Only one stretch of the listing below is wanted. Give it again exactly, from the line with "tl, signature, r_sig));" through the line with "check(tog_scan * 100".
- Opening Delimiter -
// bist_top_full_tb: end-to-end test of bist_top with every parameter at its
// default: 60-stage generator on x^60 + x + 1 with c1/c2 swapped under c60,
// 669 scan cells in identity order without inverters, 31 primary inputs and
// a 32-bit signature. One session of 200 patterns is run against a reference
// model written here (same structure as the reduced-size test), checking every
// scan-in bit, every applied vector and primary-input pattern, the signature
// and the cycle count TL*(M+1) + M. The scan input must toggle about half as
// often as a plain LFSR cell.
module bist_top_full_tb;
  import bist_pkg::*;

  localparam int N  = 60;
  localparam int M  = 669;
  localparam int PI = 31;
  localparam int TL = 200;

  logic clk = 1'b0, rst_n = 1'b0, start = 1'b0;
  logic [31:0] num_patterns = '0;
  logic [M-1:0] cut_state, cut_next;
  logic [PI-1:0] cut_pi;
  logic scan_en, scan_in, tpg_swapped, busy, done;
  logic [31:0] patterns_applied;
  logic [31:0] signature;
  int checks = 0, failures = 0;

  bist_top dut (
    .clk, .rst_n, .start, .num_patterns, .cut_state, .cut_next, .cut_pi,
    .scan_en, .scan_in, .tpg_swapped, .patterns_applied, .busy, .done, .signature
  );

  // Made-up CUT logic: each flip-flop takes a mix of two others and a PI.
  function automatic logic [M-1:0] cut_logic(logic [M-1:0] q, logic [PI-1:0] pi);
    logic [M-1:0] d;
    for (int i = 0; i < M; i++)
      d[i] = q[(i + 1) % M] ^ (q[(i + 5) % M] & pi[i % PI]) ^ (i % 3 == 0);
    return d;
  endfunction

  assign cut_next = cut_logic(cut_state, cut_pi);

  always #5 clk = ~clk;

  task automatic check(bit ok, string what);
    checks++;
    if (!ok) begin failures++; $display("FAIL: %s", what); end
  endtask

  initial begin : watchdog
    repeat (200000) @(posedge clk);
    failures++;
    $display("FAIL: watchdog");
    $display("TB_RESULT checks=%0d failures=%0d", checks, failures);
    $finish;
  end

  // ---- reference model ----
  logic [N:1] r_lfsr;        // c1..cN, 1-based
  logic [M-1:0] r_chain;     // by chain position
  logic [31:0] r_sig;
  int n_swap, n_comp, tog_scan, tog_c1, n_tpg, n_capt;

  function automatic logic r_scan_bit(logic [N:1] c);
    return (c[N] == 1'b0) ? c[1] : c[2];        // o2 of the c1/c2 swap under cN
  endfunction
  function automatic logic [N-1:0] r_pattern(logic [N:1] c);
    logic [N-1:0] p;
    for (int k = 1; k <= N; k++) p[k-1] = c[k];
    if (c[N] == 1'b0)
      for (int k = 1; k + 1 <= N - 1; k += 2) begin p[k-1] = c[k+1]; p[k] = c[k]; end
    return p;
  endfunction
  function automatic logic [M-1:0] r_state(logic [M-1:0] ch);
    logic [M-1:0] q;
    q = ch;                                    // identity order
    return q;
  endfunction

  task automatic r_shift(bit compact);
    logic b, prev_b, prev_c1;
    b = r_scan_bit(r_lfsr);
    if (compact) begin
      logic [32:0] w;
      w = {r_sig, 1'b0} ^ 33'(r_chain[M-1]);
      if (r_sig[31]) w ^= {SIG_POLY_DEF, 1'b1};
      r_sig = w[31:0];
      n_comp++;
    end
    r_chain = {r_chain[M-2:0], b};
    n_swap += int'(r_lfsr[N] == 1'b0);
    prev_b = b; prev_c1 = r_lfsr[1];
    r_lfsr = {r_lfsr[N-1:1], r_lfsr[1] ^ r_lfsr[N]};
    tog_scan += int'(r_scan_bit(r_lfsr) != prev_b);
    tog_c1   += int'(r_lfsr[1] != prev_c1);
    n_tpg++;
  endtask

  task automatic session(int tl, output int cycles);
    int n_shift_dut, n_capt_dut;
    n_shift_dut = 0; n_capt_dut = 0; cycles = 0;
    r_lfsr = N'(1);                          // default seed: c1 = 1
    r_sig  = '0;
    num_patterns = 32'(tl);
    start = 1'b1;
    @(posedge clk); #1 start = 1'b0;
    for (int k = 0; k < tl; k++) begin
      for (int s = 0; s < M; s++) begin
        check(scan_in == r_scan_bit(r_lfsr), $sformatf("pattern %0d shift %0d scan_in", k, s));
        check(tpg_swapped == (r_lfsr[N] == 1'b0), "swap flag");
        check(scan_en && busy, "shifting");
        r_shift(k > 0);
        n_shift_dut += int'(scan_en);
        @(posedge clk); #1;
        cycles++;
      end
      // capture cycle
      check(!scan_en, $sformatf("pattern %0d capture", k));
      check(cut_state == r_state(r_chain), $sformatf("pattern %0d applied vector", k));
      check(cut_pi == r_pattern(r_lfsr)[PI-1:0], $sformatf("pattern %0d primary inputs", k));
      begin
        logic [M-1:0] d;
        d = cut_logic(r_state(r_chain), r_pattern(r_lfsr)[PI-1:0]);
        r_chain = d;
      end
      n_capt_dut += int'(!scan_en);
      n_capt++;
      @(posedge clk); #1;
      cycles++;
      check(patterns_applied == 32'(k + 1), "patterns_applied");
    end
    if (tl > 0)
      for (int s = 0; s < M; s++) begin
        check(scan_en && busy, "unloading");
        r_shift(1'b1);
        @(posedge clk); #1;
        cycles++;
      end
    check(done && !busy, $sformatf("TL=%0d done", tl));
    check(signature == r_sig, $sformatf("TL=%0d signature %h vs %h", tl, signature, r_sig));
    check(n_capt_dut == tl && n_shift_dut == tl * M, "shift and capture counts");
  endtask

  initial begin
    int cyc;
    n_capt = 0; n_swap = 0; n_comp = 0; tog_scan = 0; tog_c1 = 0; n_tpg = 0;
    repeat (2) @(posedge clk);
    #1 rst_n = 1'b1;
    session(TL, cyc);
    check(cyc == TL * (M + 1) + M, $sformatf("TL=%0d took %0d cycles", TL, cyc));
    check(tog_scan * 100 >= tog_c1 * 45 && tog_scan * 100 <= tog_c1 * 55,
          $sformatf("scan_in toggles %0d vs LFSR cell %0d", tog_scan, tog_c1));
    $display("scan_in transitions %0d, plain LFSR cell %0d over %0d steps", tog_scan, tog_c1, n_tpg);
    // every mechanism must have happened
    check(n_swap > 0,  $sformatf("swap cycles: %0d", n_swap));
    check(n_comp > 0,  $sformatf("compacted bits: %0d", n_comp));
    check(n_tpg > 0,   $sformatf("shift cycles: %0d", n_tpg));
    check(n_capt > 0,  $sformatf("capture cycles: %0d", n_capt));
    $display("mechanisms: shifts=%0d captures=%0d swaps=%0d compacted=%0d",
             n_tpg, n_capt, n_swap, n_comp);
    $display("TB_RESULT checks=%0d failures=%0d", checks, failures);
    $finish;
  end
endmodule
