# Masked Ascon-128a with reusable masking hardware

Masking an Ascon core against power analysis makes the S-box layer roughly
(d+1)² times larger for protection order d. The core in this repository pays
that cost once and gets something back for it. Ascon's mode of operation
needs strong protection only where the long-term key is mixed into the state:
the initialization and finalization permutations (p^a, 12 rounds). The
permutations that process associated data and plaintext (p^b, 8 rounds) may
leak without exposing the key. So the masked S-boxes run with shares during
p^a. During p^b the same hardware is reconfigured: the d+1 share "domains" of
every masked S-box then carry d+1 *different* state columns, and the S-box
layer processes (d+1) times as many columns per cycle.

With the default configuration (second-order masking, d = 2, 22 masked
S-boxes):

| permutation | mode            | columns/cycle | cycles/round | cycles/permutation |
|-------------|-----------------|---------------|--------------|--------------------|
| p^a (init, final) | masked, 3 shares | 22      | 5            | 60                 |
| p^b (AD, plaintext) | high-throughput | 66 (64 used) | 2        | 16                 |

Any order d ≥ 1 and any parallelism PAR from 1 to ceil(64/(d+1)) can be set
by parameter. At PAR = ceil(64/(d+1)) (32, 22, 16, 11 for d = 1, 2, 3, 5) one
high-throughput group covers the whole state, so a p^b round always takes
2 cycles.

## Where protection is applied

The encryption follows Ascon-128a (v1.2 specification: 128-bit key, nonce,
rate and tag; IV `80800c0800000000`):

1. state ← IV ‖ K ‖ N, **p^a masked**, state ⊕= 0…0 ‖ K
2. for each associated-data block: rate ⊕= block, **p^b high-throughput**
3. x4 ⊕= 1 (domain separation)
4. for each plaintext block: rate ⊕= block, output rate as ciphertext,
   **p^b high-throughput** (not after the last block)
5. state ⊕= 0…0 ‖ K ‖ 0…0, **p^a masked**, tag = (x3, x4) ⊕ K

Blocks are padded with a single `0x80` byte and zeros. If the last block is
full, an extra all-padding block is processed. With no associated data, step 2
is skipped. With no plaintext, one padding block is absorbed.

## The round datapath

`ascon_round_datapath` computes one round (constant addition, S-box layer,
linear diffusion) each time `round_start` is raised. The state is held
unshared in a 320-bit register, and the S-box layer is swept over it in
column groups. A column is the 5-bit slice `{x4[c],…,x0[c]}` at bit position
c of the five 64-bit words; column c is bit c of the words read as integers.

```
 state reg ─┬─ input network k=0 ─┬─ share creator ──┐ (masked)
            │                     └──────────────────┤ (high-throughput)
            ├─ input network k=1 ────────────────────┤  mux per domain k
            └─ input network k=D ────────────────────┘
                 │ (D+1 domains × PAR columns)
   round-constant add (per domain) → S-box linear layer (per domain)
                 │
           flip-flop stage                      ← register 1
                 │
   chi layer: 5 DOM-AND gadgets per S-box
      masked: through the DOM registers         ← register 2 (masked only)
      high-throughput: taken before them
                 │
   S-box affine layer (per domain)
                 │
   shift register, D+1 rows, PAR columns per shift   (all groups but the last)
                 │
   recombine shares / de-interleave columns → linear diffusion → state reg
```

### Column groups in the two modes

* **Masked.** Group g holds columns g·PAR … g·PAR+PAR−1. The input network of
  domain 0 selects them, and the share creator splits each column into D+1
  shares: shares 1…D are fresh random values, and share 0 is the column XOR
  all of them. A round takes ceil(64/PAR) groups.
* **High-throughput.** S-box p of group g takes columns (g·PAR+p)·(D+1)+k in
  its domains k = 0…D, so neighbouring columns share one S-box (for d = 1,
  domain A takes column 2j and domain B column 2j+1). Each domain's input
  network picks its own columns. A round takes ceil(64/(PAR·(D+1))) groups.
  Column slots past 63 carry zeros, and their results are dropped.

### Constants that must not be shared

Three constants appear in an Ascon round: the round constant (into x2), the
inversion inside chi (x_i ⊕ (¬x_{i+1} · x_{i+2})), and the final NOT of x2 in
the affine layer. Under masking, each must be added to exactly one share. In
high-throughput mode, each must be added to every domain, because every
domain is then a separate column. That is why there are D+1 round-constant
adders: adder k is enabled when k = 0 or the core is in high-throughput mode.
The chi inversion and the affine NOT follow the same rule.

### Pipeline and timing

In the cycle `round_start` is seen, group 0 is issued: it is read from the
state register, shared or distributed, and captured in the **flip-flop
stage**. This register keeps the shares independent at the DOM-AND inputs.

* **Masked mode.** The group next spends a cycle in the DOM-AND
  resharing registers. Its output shares, still separate, then pass the
  affine layer and are shifted into the shift register.
* **High-throughput mode.** The chi result is taken in front of those
  registers, so a group goes from the flip-flop stage straight to the shift
  register.

The last group of a round is not stored. In the cycle it leaves the
affine layer, the recombination logic takes it, plus the stored groups, and
builds the unshared 320-bit S-box output:

* masked: XOR of the shares per column;
* high-throughput: de-interleaving of the domains.

The linear diffusion result is then written into the state register. Because
of this bypass, a round costs ceil(64/PAR)+2 cycles in masked mode and
ceil(64/(PAR·(D+1)))+1 in high-throughput mode. `round_done` pulses when the
new state is in the register. The controller may start the next round in that
same cycle, so rounds run back to back.

The shares are recombined after every masked round, before linear diffusion.
Each masked round therefore starts with fresh shares from the share creator.

### The reconfigurable DOM-AND gadget

`dom_and_reconf` is a DOM-indep multiplier for q = c ⊕ a·b on D+1 shares. It
works in three phases:

1. **Calculation.** All (D+1)² products a_k·b_l are formed.
2. **Resharing.** Each cross-domain product gets a random bit; a_k·b_l and
   a_l·b_k use the same bit, so a gadget draws D(D+1)/2 bits. The own-domain
   product gets c_k XORed in, which saves a separate integration XOR after
   the register. All (D+1)² terms are registered.
3. **Integration.** Share k is the XOR of row k of the registers.

For high-throughput use, the gadget also outputs c_k ⊕ a_k·b_k for each k,
unregistered. The cross-domain products are then unused.

## Controller and interface

`ascon_ctrl` is the phase FSM: idle, permutation, key XOR, associated data,
padding, domain separation, message, final key XOR, tag. It keeps the round
counter: rounds 0–11 for p^a, 4–11 for p^b, using the 12-round constant
numbering. It sets the datapath mode per permutation. All other state updates
(loading IV‖K‖N, key and data XORs) go through a write port of the state
register while no round is in flight.

`ascon_masked_top` ports (synchronous, active-low reset `rst_n`):

| port | dir | width | use |
|------|-----|-------|-----|
| `start`, `key`, `nonce`, `has_ad`, `has_msg`, `rng_seed` | in | 1,128,128,1,1,64 | start an encryption while `busy` is low; the PRNG is reseeded |
| `ad_valid`/`ad_ready`/`ad_data`/`ad_bytes`/`ad_last` | in/out | 1/1/128/5/1 | associated-data blocks: first byte in bits 127:120, 1–16 valid bytes |
| `msg_valid`/`msg_ready`/`msg_data`/`msg_bytes`/`msg_last` | in/out | 1/1/128/5/1 | plaintext blocks, same format |
| `ct_valid`, `ct_data`, `ct_bytes` | out | 1,128,5 | ciphertext block; one-cycle pulse in the cycle its plaintext block is accepted; bytes past `ct_bytes` read as zero |
| `tag_valid`, `tag` | out | 1,128 | tag, one-cycle pulse |
| `busy` | out | 1 | an encryption is in progress |

A block is accepted when valid and ready are both high at a rising edge.
`ready` is high only while the FSM waits for that stream, never during a
permutation. The ciphertext and tag outputs have no back-pressure.

Parameters: `D` (masking order, default 2), `PAR` (masked S-boxes, default
ceil(64/(D+1))), `IV`.

## Randomness

`ascon_rng` is a bank of xorshift64 generators. It delivers every cycle
PAR·5·D bits for share creation and PAR·5·D(D+1)/2 bits for resharing: 550
bits at the defaults. It is reseeded from `rng_seed` at each start. It is a
pseudo-random stand-in. A real device must feed or reseed it from an entropy
source. The resharing randomness could instead be taken from neighbouring
S-box shares ("Changing of the Guards"), which needs no fresh bits for
d ≤ 2. That needs a verified guard assignment, which is not part of this
design. Every DOM-AND here takes fresh bits.

## How far to trust it, and where it departs

* **Functional correctness** is simulated, not proven. The reference model
  in `tb/ascon_ref_pkg.sv` is table-based and reproduces two published known
  answers:
  * Ascon-Hash of the empty string;
  * the Ascon-128a tag for key = nonce = 00…0f with empty inputs,
    `7a834e6f09210957067b10fd831f0078`.

  The whole core matches that model at d = 1, 2, 3 and 5 over many message
  lengths, with random stalls and seeds.
* **Side-channel security is not verified here.** No leakage assessment was
  made on this RTL. Three points need particular care:
  * shares are recombined after every masked round;
  * the PRNG is not an entropy source;
  * synthesis tools may restructure XORs across domains unless the domain
    boundaries are kept.
* **Cipher variant.** Ascon-128a v1.2 with big-endian word order was chosen.
  NIST SP 800-232 Ascon-AEAD128 differs in its IV, byte order and padding. The
  IV is a parameter, but the byte order and padding would also need changes.
* **Encryption only.** There is no decryption or tag verification.
* **PAR limit.** The maximum parallelism is taken as ceil(64/(d+1)): 32, 22,
  16, 11 for d = 1, 2, 3, 5. At d = 2 and d = 5 a high-throughput group has
  two spare column slots.
* **Register-stage size.** The register stage behind the S-boxes holds
  (ceil(64/PAR)−1)·PAR columns per domain, not a full 64: the last group of a
  round bypasses it.
* **Randomness budget.** It is this design's own count. It has not been
  matched against any published implementation.

## Files

| file | block |
|------|-------|
| `rtl/ascon_pkg.sv` | state and column types, round constants, IV, column mapping |
| `rtl/ascon_masked_top.sv` | the core: controller + datapath + RNG |
| `rtl/ascon_ctrl.sv` | phase FSM and state-update path |
| `rtl/ascon_round_datapath.sv` | one-round datapath, both modes |
| `rtl/ascon_input_network.sv` | column selection per domain |
| `rtl/ascon_share_creator.sv` | Boolean sharing |
| `rtl/ascon_rng.sv` | xorshift PRNG bank |
| `rtl/ascon_rc_add.sv` | round-constant addition per domain |
| `rtl/ascon_sbox_linear.sv`, `rtl/ascon_sbox_affine.sv` | S-box input and output layers |
| `rtl/dom_and_reconf.sv`, `rtl/ascon_chi_layer.sv` | reconfigurable DOM-AND and the chi layer built from it |
| `rtl/ascon_state_shift_reg.sv` | register stage behind the S-boxes |
| `rtl/ascon_recomb.sv` | share recombination / column de-interleaving |
| `rtl/ascon_linear_diffusion.sv` | linear diffusion layer |

Every module has a self-checking testbench `tb/tb_<module>.sv`. Three run the
whole core:

* `tb_ascon_masked_top`, at the default size;
* `tb_ascon_masked_top_orders`, at d = 1, 3 and 5;
* `tb_ascon_masked_top_par_sweep`, below the maximum parallelism
  (d = 2 with PAR = 1, 4, 11; d = 1 with PAR = 8).

Each testbench prints `TB_RESULT checks=N failures=M`.

## Simulating

With Verilator 5:

```
verilator --binary --timing --assert -Irtl -Itb \
    rtl/ascon_pkg.sv tb/ascon_ref_pkg.sv tb/tb_ascon_masked_top.sv \
    --top-module tb_ascon_masked_top -o sim
./obj_dir/sim
```

Replace the testbench name to run another one. The other files are found
through `-Irtl -Itb` (one module per file, named after the module). The
end-to-end testbench builds in about a minute and simulates in well under a
second.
- Closing Delimiter -
Result of the exercise —
    check(signature == r_sig, $sformatf("TL=%0d signature %h vs %h", tl, signature, r_sig));
    check(n_capt_dut == tl && n_shift_dut == tl * M, "shift and capture counts");
  endtask

  initial begin
    int cyc;
    n_capt = 0; n_swap = 0; n_comp = 0; tog_scan = 0; tog_c1 = 0; n_tpg = 0;
    repeat (2) @(posedge clk);
    #1 rst_n = 1'b1;
    session(TL, cyc);
    check(cyc == TL * (M + 1) + M, $sformatf("TL=%0d took %0d cycles", TL, cyc));
    check(tog_scan * 100 >= tog_c1 * 45 && tog_scan * 100 <= tog_c1 * 55,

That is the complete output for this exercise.